- _WORK TASK_
Reproduce the data below in full. Nothing should differ from the original.

Stored entries:
———
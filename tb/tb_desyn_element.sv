// tb_desyn_element: passes a random stream of 8-bit tokens through a
// desyn-element (master and slave latch with semi-decoupled controllers)
// with a 4-phase sender and receiver running at random speeds. The
// receiver must first see the reset value INIT (the element resets full,
// like a register holding its reset value), then every sent token in order
// with none lost or repeated. Data is checked at every rout+ and must stay
// stable until the receiver's aout+. The sender keeps its data stable from
// rin+ to ain+, as the bundled-data protocol requires.
// The matched delay of a real circuit is modelled by a fixed 2 ns between
// setting data and raising rin (delay_line model).
`timescale 1ns/1ps
module tb_desyn_element;
  logic       rst_n = 0, rin = 0, ain, rout, aout = 0, rin_raw = 0;
  logic [7:0] d = 0, q;
  desyn_element #(.W(8), .INIT(8'hA5)) dut (.*);
  delay_line #(.DELAY(2)) u_dly (.a(rin_raw), .z(rin));

  int checks = 0, failures = 0;
  task automatic check(input bit ok, input string what);
    checks++;
    if (!ok) begin failures++; if (failures < 10) $display("FAIL %s", what); end
  endtask
  initial begin
    #2000000; $display("FAIL watchdog");
    $display("TB_RESULT checks=%0d failures=%0d", checks, failures); $finish;
  end

  logic [7:0] sent [$];
  int n_rx = 0;
  initial begin
    wait (rst_n);
    repeat (300) begin
      #($urandom_range(0, 15));
      d = 8'($urandom); sent.push_back(d);
      rin_raw = 1; wait (ain);
      #($urandom_range(1, 15));
      rin_raw = 0; wait (!ain);
    end
  end
  initial begin
    logic [7:0] v, e;
    wait (rst_n);
    forever begin
      wait (rout);
      #0.5 v = q;
      e = (n_rx == 0) ? 8'hA5 : sent.pop_front();
      check(v === e, $sformatf("token %0d: %h exp %h", n_rx, v, e));
      #($urandom_range(1, 25));
      check(q === v, "output stable until acknowledged");
      aout = 1; wait (!rout);
      #($urandom_range(1, 25));
      aout = 0;
      n_rx++;
    end
  end
  initial begin
    #3 rst_n = 1;
    wait (n_rx == 301);
    check(sent.size() == 0, "all tokens delivered");
    $display("tokens=%0d", n_rx);
    $display("TB_RESULT checks=%0d failures=%0d", checks, failures);
    $finish;
  end
endmodule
———
- _TASK RESPONSE_
filename tb/tb_desyn_element.sv
// tb_desyn_element: passes a random stream of 8-bit tokens through a
// desyn-element (master and slave latch with semi-decoupled controllers)
// with a 4-phase sender and receiver running at random speeds. The
// receiver must first see the reset value INIT (the element resets full,
// like a register holding its reset value), then every sent token in order
// with none lost or repeated. Data is checked at every rout+ and must stay
// stable until the receiver's aout+. The sender keeps its data stable from
// rin+ to ain+, as the bundled-data protocol requires.
// The matched delay of a real circuit is modelled by a fixed 2 ns between
// setting data and raising rin (delay_line model).
`timescale 1ns/1ps
module tb_desyn_element;
  logic       rst_n = 0, rin = 0, ain, rout, aout = 0, rin_raw = 0;
  logic [7:0] d = 0, q;
  desyn_element #(.W(8), .INIT(8'hA5)) dut (.*);
  delay_line #(.DELAY(2)) u_dly (.a(rin_raw), .z(rin));

  int checks = 0, failures = 0;
  task automatic check(input bit ok, input string what);
    checks++;
    if (!ok) begin failures++; if (failures < 10) $display("FAIL %s", what); end
  endtask
  initial begin
    #2000000; $display("FAIL watchdog");
    $display("TB_RESULT checks=%0d failures=%0d", checks, failures); $finish;
  end

  logic [7:0] sent [$];
  int n_rx = 0;
  initial begin
    wait (rst_n);
    repeat (300) begin
      #($urandom_range(0, 15));
      d = 8'($urandom); sent.push_back(d);
      rin_raw = 1; wait (ain);
      #($urandom_range(1, 15));
      rin_raw = 0; wait (!ain);
    end
  end
  initial begin
    logic [7:0] v, e;
    wait (rst_n);
    forever begin
      wait (rout);
      #0.5 v = q;
      e = (n_rx == 0) ? 8'hA5 : sent.pop_front();
      check(v === e, $sformatf("token %0d: %h exp %h", n_rx, v, e));
      #($urandom_range(1, 25));
      check(q === v, "output stable until acknowledged");
      aout = 1; wait (!rout);
      #($urandom_range(1, 25));
      aout = 0;
      n_rx++;
    end
  end
  initial begin
    #3 rst_n = 1;
    wait (n_rx == 301);
    check(sent.size() == 0, "all tokens delivered");
    $display("tokens=%0d", n_rx);
    $display("TB_RESULT checks=%0d failures=%0d", checks, failures);
    $finish;
  end
endmodule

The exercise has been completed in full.